*** Opening of MATERIAL FOR THIS TASK ***

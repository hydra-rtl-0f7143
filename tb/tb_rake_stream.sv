// tb_rake_stream: a UMTS RAKE-receiver style streaming workload on the
// full-size interface, with the tile clock slowed to f_NoC / 8 (n = 3).
//
// The manager configures the divider and one decoder instruction, starts the
// TP, and then streams on all four input channels at once: finger samples
// (real part on channel 0, imaginary part on channel 1) and a complex
// scrambling code (real on channel 2, imaginary on channel 3). The TP model
// reads one complex finger sample every other tile cycle, takes a new code
// with every fourth sample and uses it for four samples, and after four such
// groups (16 samples) sends the accumulated complex sum (real on output
// channel 0, imaginary on output channel 1, one decoder instruction).
// Its arithmetic is a stand-in: products truncated to 16 bits.
//
// Checks: the tile clock period is 8 NoC cycles; every result matches a
// reference computed here; and with the NoC keeping the buffers filled the
// TP never stalls, so each result takes 32 tile cycles (2 per sample).
module tb_rake_stream;
  timeunit 1ns; timeprecision 100ps;
  import hydra_pkg::*;
  localparam int NC = 4, NB = 10;
  localparam int NRES = 12;            // results
  localparam int NSMP = 16 * NRES;     // finger samples
  localparam int NCODE = NSMP / 4;     // scrambling codes

  logic clk = 0, rst_n = 0;
  logic  [NC-1:0]  noc_in_valid, noc_in_ready, noc_out_valid, noc_out_ready;
  flit_t [NC-1:0]  noc_in_flit, noc_out_flit;
  logic tp_tick, tp_clk_en, tp_rst, tp_halt, tp_done;
  logic [NB-1:0] tp_rd;
  logic [NB-1:0][1:0] tp_rd_ch;
  logic [NB-1:0][15:0] tp_bus_out, tp_bus_in;
  logic tp_send;
  logic [3:0] tp_instr;
  logic tp_cfg_we;
  logic [15:0] tp_cfg_addr, tp_cfg_wdata;
  logic [NC-1:0] tp_mem_we, tp_mem_re;
  logic [NC-1:0][15:0] tp_mem_wdata, tp_mem_rdata;
  logic [NC-1:0][5:0] tp_mem_sel;
  logic [NC-1:0][9:0] tp_mem_addr;
  int checks = 0, failures = 0;
  int cyc = 0;

  hydra_top dut (.*);
  always #5 clk = ~clk;
  always @(posedge clk) cyc++;
  assign tp_mem_rdata = '0;

  task automatic check(input bit ok, input string msg);
    checks++;
    if (!ok) begin failures++; $display("FAIL: %s", msg); end
  endtask

  function automatic flit_t mk(input flit_type_e t, input logic [15:0] p);
    flit_t f; f.ftype = t; f.payload = p; return f;
  endfunction

  // ------------------------------------------------------------------
  // behavioural TP running the RAKE loop
  // ------------------------------------------------------------------
  int          phase;       // 0: read a sample, 1: process it
  int          n_smp, n_res, n_tiles, n_stall;
  logic [15:0] cr, ci, sr, si, acc_r, acc_i;
  logic        send_pend, done_r;
  logic        running;
  assign tp_done = done_r;

  always_comb begin
    tp_rd = '0; tp_rd_ch = '0; tp_send = 1'b0; tp_instr = 4'd1; tp_bus_in = '0;
    if (running && phase == 0 && n_smp < NSMP) begin
      tp_rd[0] = 1'b1; tp_rd_ch[0] = 2'd0;
      tp_rd[1] = 1'b1; tp_rd_ch[1] = 2'd1;
      if (n_smp % 4 == 0) begin
        tp_rd[2] = 1'b1; tp_rd_ch[2] = 2'd2;
        tp_rd[3] = 1'b1; tp_rd_ch[3] = 2'd3;
      end
    end
    if (running && send_pend) begin
      tp_send = 1'b1;
      tp_bus_in[0] = acc_r;
      tp_bus_in[1] = acc_i;
    end
  end

  always @(posedge clk) begin
    if (tp_tick) done_r <= 1'b0;
    if (tp_tick && running && dut.run && !tp_clk_en) n_stall <= n_stall + 1;
    if (tp_tick && tp_rst) begin
      phase <= 0; n_smp <= 0; n_res <= 0; send_pend <= 0; acc_r <= 0; acc_i <= 0;
    end else if (tp_clk_en && running) begin
      n_tiles <= n_tiles + 1;
      if (tp_send) begin
        send_pend <= 1'b0;
        n_res <= n_res + 1;
        if (n_res == NRES - 1) done_r <= 1'b1;
      end
      if (phase == 0 && n_smp < NSMP) begin
        sr <= tp_bus_out[0];
        si <= tp_bus_out[1];
        if (n_smp % 4 == 0) begin cr <= tp_bus_out[2]; ci <= tp_bus_out[3]; end
        phase <= 1;
      end else if (phase == 1) begin
        // acc += s * c (complex), 16-bit truncated; a new sum every 16 samples
        acc_r <= (n_smp % 16 == 0 ? 16'd0 : acc_r) + 16'(sr * cr - si * ci);
        acc_i <= (n_smp % 16 == 0 ? 16'd0 : acc_i) + 16'(sr * ci + si * cr);
        phase <= 0;
        n_smp <= n_smp + 1;
        if (n_smp % 16 == 15) send_pend <= 1'b1;
      end
    end
  end
  // ------------------------------------------------------------------
  // NoC side
  // ------------------------------------------------------------------
  flit_t inq [NC][$];
  flit_t outq [NC][$];
  always_comb for (int c = 0; c < NC; c++) begin
    noc_in_valid[c] = inq[c].size() != 0;
    noc_in_flit[c]  = inq[c].size() != 0 ? inq[c][0] : '0;
  end
  assign noc_out_ready = '1;
  always @(posedge clk) if (rst_n) begin
    logic [NC-1:0] ip, op;
    flit_t [NC-1:0] of;
    ip = noc_in_valid & noc_in_ready;
    op = noc_out_valid;
    of = noc_out_flit;
    #0.2;
    for (int c = 0; c < NC; c++) begin
      if (ip[c]) void'(inq[c].pop_front());
      if (op[c]) outq[c].push_back(of[c]);
    end
  end

  int tick_last = 0, tick_per = 0;
  always @(posedge clk) if (tp_tick) begin tick_per = cyc - tick_last; tick_last = cyc; end

  initial begin
    repeat (100000) @(posedge clk);
    failures++;
    $display("watchdog expired");
    $display("TB_RESULT checks=%0d failures=%0d", checks, failures);
    $finish;
  end

  initial begin
    dec_entry_t e;
    logic [15:0] xr [NSMP], xi [NSMP], kr [NCODE], ki [NCODE];
    logic [15:0] er, ei;
    int t0, tiles0;
    running = 0; phase = 0; n_smp = 0; n_res = 0; n_tiles = 0; n_stall = 0;
    send_pend = 0; done_r = 0; acc_r = 0; acc_i = 0; sr = 0; si = 0; cr = 0; ci = 0;
    for (int i = 0; i < NSMP; i++) begin xr[i] = 16'($urandom); xi[i] = 16'($urandom); end
    for (int i = 0; i < NCODE; i++) begin
      kr[i] = ($urandom % 2) ? 16'd1 : 16'hFFFF;  // +-1 codes
      ki[i] = ($urandom % 2) ? 16'd1 : 16'hFFFF;
    end
    repeat (4) @(negedge clk);
    rst_n = 1;

    // configuration: n = 3; instruction 1 = D flits from bus 0 on channel 0
    // and from bus 1 on channel 1
    inq[0].push_back(mk(FLIT_C, 16'(CMD_CFG)));
    inq[0].push_back(mk(FLIT_H, ADDR_CLKDIV));
    inq[0].push_back(mk(FLIT_D, 16'd3));
    inq[0].push_back(mk(FLIT_H, ADDR_INSTR + 16'(1 * NC)));
    e = '0; e.en = 1; e.ftype = FLIT_D; e.bus_sel = 0;
    inq[0].push_back(mk(FLIT_D, 16'(e)));
    e.bus_sel = 1;
    inq[0].push_back(mk(FLIT_D, 16'(e)));
    inq[0].push_back(mk(FLIT_T, 16'h0));
    inq[0].push_back(mk(FLIT_C, 16'(CMD_RUN)));
    while (inq[0].size() != 0) @(negedge clk);
    repeat (40) @(negedge clk);
    check(tick_per == 8, $sformatf("tile clock = NoC / 8 (%0d)", tick_per));
    check(dut.run, "program started");

    // stream all four channels
    for (int i = 0; i < NSMP; i++) begin
      inq[0].push_back(mk(FLIT_D, xr[i]));
      inq[1].push_back(mk(FLIT_D, xi[i]));
    end
    for (int i = 0; i < NCODE; i++) begin
      inq[2].push_back(mk(FLIT_D, kr[i]));
      inq[3].push_back(mk(FLIT_D, ki[i]));
    end
    @(negedge clk);
    while (!tp_tick) @(negedge clk);
    @(negedge clk);
    running = 1;
    t0 = cyc; tiles0 = n_tiles;
    while (dut.run && cyc - t0 < 90000) @(negedge clk);
    check(!dut.run, "program finished");
    repeat (20) @(negedge clk);

    // reference
    check(outq[0].size() == NRES && outq[1].size() == NRES, $sformatf("results %0d %0d", outq[0].size(), outq[1].size()));
    er = 0; ei = 0;
    for (int i = 0; i < NSMP; i++) begin
      if (i % 16 == 0) begin er = 0; ei = 0; end
      er = er + 16'(xr[i] * kr[i / 4] - xi[i] * ki[i / 4]);
      ei = ei + 16'(xr[i] * ki[i / 4] + xi[i] * kr[i / 4]);
      if (i % 16 == 15) begin
        if (outq[0].size() > i / 16 && outq[1].size() > i / 16)
          check(outq[0][i / 16].payload == er && outq[1][i / 16].payload == ei,
                $sformatf("result %0d: %h %h vs %h %h", i / 16, outq[0][i / 16].payload, outq[1][i / 16].payload, er, ei));
      end
    end
    $display("tile cycles %0d for %0d samples, stalls %0d", n_tiles - tiles0, NSMP, n_stall);
    check(n_stall == 0, "no stall while the NoC keeps up");
    check(n_tiles - tiles0 <= 2 * NSMP + 2, "two tile cycles per sample");
    $display("TB_RESULT checks=%0d failures=%0d", checks, failures);
    $finish;
  end
endmodule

*** Close of MATERIAL FOR THIS TASK ***

*TASK DESCRIPTION:* Precisely the lines between those holding "acc_i <= (n_smp" and "flit_t [NC-1:0] of;", inclusive, are to be reproduced from the listing above, with nothing added.

*EXPECTED ANSWER:*
        acc_i <= (n_smp % 16 == 0 ? 16'd0 : acc_i) + 16'(sr * ci + si * cr);
        phase <= 0;
        n_smp <= n_smp + 1;
        if (n_smp % 16 == 15) send_pend <= 1'b1;
      end
    end
  end
  // ------------------------------------------------------------------
  // NoC side
  // ------------------------------------------------------------------
  flit_t inq [NC][$];
  flit_t outq [NC][$];
  always_comb for (int c = 0; c < NC; c++) begin
    noc_in_valid[c] = inq[c].size() != 0;
    noc_in_flit[c]  = inq[c].size() != 0 ? inq[c][0] : '0;
  end
  assign noc_out_ready = '1;
  always @(posedge clk) if (rst_n) begin
    logic [NC-1:0] ip, op;
    flit_t [NC-1:0] of;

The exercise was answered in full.